(Beginning of Available data)
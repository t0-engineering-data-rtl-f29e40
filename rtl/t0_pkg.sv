// t0_pkg: types and constants shared by the T0 vector microprocessor blocks.
//
// Holds the architectural numbers of T0: the exception vectors and codes, the
// CP0 and vector-unit control register numbers, the SIP instruction codes, the
// SIP TAP controller states, the memory access kinds and the encoding of the
// vector arithmetic operations.  All values except the vector arithmetic
// operation encoding (vau_op_e) and the TAP state encoding are T0's own; those
// two encodings are this implementation's choice, since the instruction set
// encodings are defined outside this design.
package t0_pkg;

  // ---------------------------------------------------------------- vectors
  localparam logic [31:0] RESET_VECTOR  = 32'h0000_1000;
  localparam logic [31:0] EXC_VECTOR    = 32'h0000_1100;
  localparam logic [31:0] EXT0_VECTOR   = 32'h0000_1200;
  localparam logic [31:0] EXT1_VECTOR   = 32'h0000_1300;

  // ----------------------------------------------------------- exc codes
  typedef enum logic [4:0] {
    EXC_HINT = 5'd0,   // host interrupt over SIP
    EXC_VINT = 5'd1,   // vector unit address error interrupt
    EXC_TINT = 5'd2,   // timer interrupt
    EXC_ADEL = 5'd4,
    EXC_ADES = 5'd5,
    EXC_ADEF = 5'd6,
    EXC_SYS  = 5'd8,
    EXC_BP   = 5'd9,
    EXC_RI   = 5'd10,
    EXC_CPU  = 5'd11,
    EXC_OV   = 5'd12,
    EXC_VUE  = 5'd18
  } exccode_e;

  // Synchronous exception request vector, one bit per kind, as raised by the
  // CPU pipeline for the instruction entering M.
  typedef struct packed {
    logic adef;
    logic cpu;     // coprocessor unusable
    logic ri;
    logic sys;
    logic bp;
    logic ov;
    logic vue;
    logic adel;
    logic ades;
  } sync_exc_t;

  // ------------------------------------------------------ CP0 register map
  localparam logic [4:0] CP0_FROMHOST   = 5'd0;
  localparam logic [4:0] CP0_TOHOST     = 5'd1;
  localparam logic [4:0] CP0_VUEPC      = 5'd2;
  localparam logic [4:0] CP0_VUBADVADDR = 5'd3;
  localparam logic [4:0] CP0_BADVADDR   = 5'd8;
  localparam logic [4:0] CP0_COUNT      = 5'd9;
  localparam logic [4:0] CP0_COMPARE    = 5'd11;
  localparam logic [4:0] CP0_STATUS     = 5'd12;
  localparam logic [4:0] CP0_CAUSE      = 5'd13;
  localparam logic [4:0] CP0_EPC        = 5'd14;
  localparam logic [4:0] CP0_PRID       = 5'd15;

  // ------------------------------------------- vector unit control registers
  localparam logic [4:0] VCR_VREV  = 5'd0;
  localparam logic [4:0] VCR_VCOUNT = 5'd1;
  localparam logic [4:0] VCR_VLR   = 5'd2;
  localparam logic [4:0] VCR_VCOND = 5'd4;
  localparam logic [4:0] VCR_VOVF  = 5'd8;
  localparam logic [4:0] VCR_VSAT  = 5'd12;

  // ------------------------------------------------------ SIP instructions
  typedef enum logic [3:0] {
    SIP_MEMREAD  = 4'b0000,
    SIP_MEMWRITE = 4'b0001,
    SIP_ICWRITE  = 4'b0011,
    SIP_TESTIO   = 4'b1000,
    SIP_INTWRITE = 4'b1001,
    SIP_SIPIO    = 4'b1010,
    SIP_RUNCPU   = 4'b1011,
    SIP_BYPASS   = 4'b1111
  } sip_instr_e;

  // ---------------------------------------------------- TAP controller
  typedef enum logic [3:0] {
    TAP_RESET      = 4'd0,
    TAP_IDLE       = 4'd1,
    TAP_SELECT_DR  = 4'd2,
    TAP_CAPTURE_DR = 4'd3,
    TAP_SHIFT_DR   = 4'd4,
    TAP_EXIT1_DR   = 4'd5,
    TAP_PAUSE_DR   = 4'd6,
    TAP_EXIT2_DR   = 4'd7,
    TAP_UPDATE_DR  = 4'd8,
    TAP_SELECT_IR  = 4'd9,
    TAP_CAPTURE_IR = 4'd10,
    TAP_SHIFT_IR   = 4'd11,
    TAP_EXIT1_IR   = 4'd12,
    TAP_PAUSE_IR   = 4'd13,
    TAP_EXIT2_IR   = 4'd14,
    TAP_UPDATE_IR  = 4'd15
  } tap_state_e;

  // --------------------------------------------------- memory pipeline
  // Requesters of the single memory pipeline, highest priority first.
  typedef enum logic [1:0] {
    MREQ_NONE = 2'd0,
    MREQ_SIP  = 2'd1,
    MREQ_IC   = 2'd2,
    MREQ_EXEC = 2'd3    // scalar or vector memory instruction
  } mreq_src_e;

  // A request presented to the memory pipeline by an execution unit.
  typedef struct packed {
    logic         valid;
    logic         write;
    logic         kernel;     // access made in kernel mode
    logic [27:0]  addr;       // address bits 31:4 (16-byte block)
    logic [15:0]  be;         // byte enables for a write, bit i = byte i
    logic [127:0] wdata;
  } mem_req_t;

  // Instructions handled by the vector memory unit: memory transfers, and
  // the extract / insert instructions that use its crossbar instead of memory.
  typedef enum logic [1:0] {
    VM_MEM  = 2'd0,    // vector load or store (contiguous, strided, indexed)
    VM_EXTV = 2'd1,    // vext.v: vd[i] = vt[rd + i], i < vlr
    VM_INSS = 2'd2,    // vins.s: vd[rd] = scalar
    VM_EXTS = 2'd3     // vext.s: scalar = vt[rd]
  } vm_op_e;

  // ------------------------------------------- vector arithmetic operations
  typedef enum logic [4:0] {
    VOP_ADD    = 5'd0,   // signed add, sets vovf on overflow (wraps)
    VOP_ADDU   = 5'd1,   // unsigned add, no flag
    VOP_SUB    = 5'd2,   // signed subtract, sets vovf on overflow
    VOP_SUBU   = 5'd3,
    VOP_FXADD  = 5'd4,   // add, clip to 32-bit signed range, sets vsat
    VOP_FXSUB  = 5'd5,   // subtract, clip, sets vsat
    VOP_FXMUL  = 5'd6,   // 16x16 signed multiply, shift right, clip; VP0 only
    VOP_AND    = 5'd7,
    VOP_OR     = 5'd8,
    VOP_XOR    = 5'd9,
    VOP_NOR    = 5'd10,
    VOP_SLL    = 5'd11,  // shift left logical by b[4:0]
    VOP_SRL    = 5'd12,  // shift right logical
    VOP_SRA    = 5'd13,  // shift right arithmetic
    VOP_FLT    = 5'd14,  // set vcond bit if a < b (signed)
    VOP_FLTU   = 5'd15,  // set vcond bit if a < b (unsigned)
    VOP_FEQ    = 5'd16,  // set vcond bit if a == b
    VOP_CMVZ   = 5'd17,  // conditional move: result = a where b == 0, else old vd
    VOP_CMVNZ  = 5'd18   // conditional move: result = a where b != 0, else old vd
  } vau_op_e;

  // Flag write from a vector arithmetic unit: one row of 8 elements per cycle.
  typedef struct packed {
    logic       cond_we;   // write vcond bits (compare instructions)
    logic       ovf_we;    // OR into vovf (signed add / subtract)
    logic       sat_we;    // OR into vsat (fixed-point add / subtract / multiply)
    logic [1:0] row;       // elements 8*row .. 8*row+7
    logic [7:0] mask;      // elements of the row inside the vector length
    logic [7:0] bits;      // flag value per element
  } vflag_wr_t;

  localparam int unsigned VLMAX  = 32;   // elements per vector register
  localparam int unsigned NLANES = 8;    // parallel datapaths per vector unit

  // One register-file row: the 8 elements handled by the 8 lanes in a cycle.
  typedef logic [NLANES-1:0][31:0] vrow_t;

endpackage
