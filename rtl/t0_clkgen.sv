// t0_clkgen: on-chip clock generation of T0.
//
// T0 is fed a clock at twice its operating frequency, clk2xin.  A toggle
// flip-flop divides it by two, which guarantees a 50% duty cycle for the
// internal clock phi whatever the duty cycle of the input.  phi is inverted and
// driven off chip as clkout, so that external logic can synchronise to the
// internal clock.  Both the divide-by-two and the inversion follow the
// description of T0's clocking.  The toggle flip-flop has no reset, as the
// phase of phi relative to clk2xin does not matter; external logic follows
// clkout.
//
// Interface:  clk2xin  in   double-frequency input clock
//             phi      out  internal clock, clk2xin / 2
//             clkout   out  ~phi
// Timing: phi changes on every rising edge of clk2xin.
module t0_clkgen (
  input  logic clk2xin,
  output logic phi,
  output logic clkout
);
  logic phi_q;

  always_ff @(posedge clk2xin) phi_q <= ~phi_q;

  assign phi    = phi_q;
  assign clkout = ~phi_q;
endmodule
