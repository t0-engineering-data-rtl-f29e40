// tb_t0_clkgen: checks that phi toggles on every rising edge of clk2xin (half
// the input frequency, 50% duty cycle) and that clkout is always ~phi.
module tb_t0_clkgen;
  logic clk2xin = 1'b0, phi, clkout;
  int checks = 0, failures = 0;

  t0_clkgen dut (.clk2xin, .phi, .clkout);

  always #5 clk2xin = ~clk2xin;

  initial begin
    #100000;
    failures++;
    $display("TB_RESULT checks=%0d failures=%0d", checks, failures);
    $finish;
  end

  initial begin
    logic prev;
    int   hi_cnt, lo_cnt;
    hi_cnt = 0; lo_cnt = 0;
    @(posedge clk2xin); #1;
    prev = phi;
    for (int i = 0; i < 40; i++) begin
      @(posedge clk2xin); #1;
      checks++;
      if (phi == prev) begin failures++; $display("phi did not toggle at edge %0d", i); end
      checks++;
      if (clkout != ~phi) begin failures++; $display("clkout != ~phi"); end
      if (phi) hi_cnt++; else lo_cnt++;
      prev = phi;
    end
    checks++;
    if (hi_cnt != lo_cnt) begin failures++; $display("duty %0d/%0d", hi_cnt, lo_cnt); end
    $display("TB_RESULT checks=%0d failures=%0d", checks, failures);
    $finish;
  end
endmodule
(End of Available data)
Task item: From the first line above through the line that contains "the vector arithmetic", quote each line exactly. Output nothing more.

Task output:
repository t0-engineering-data-rtl-f29e40
filename rtl/t0_pkg.sv
// t0_pkg: types and constants shared by the T0 vector microprocessor blocks.
//
// Holds the architectural numbers of T0: the exception vectors and codes, the
// CP0 and vector-unit control register numbers, the SIP instruction codes, the
// SIP TAP controller states, the memory access kinds and the encoding of the
// vector arithmetic operations.  All values except the vector arithmetic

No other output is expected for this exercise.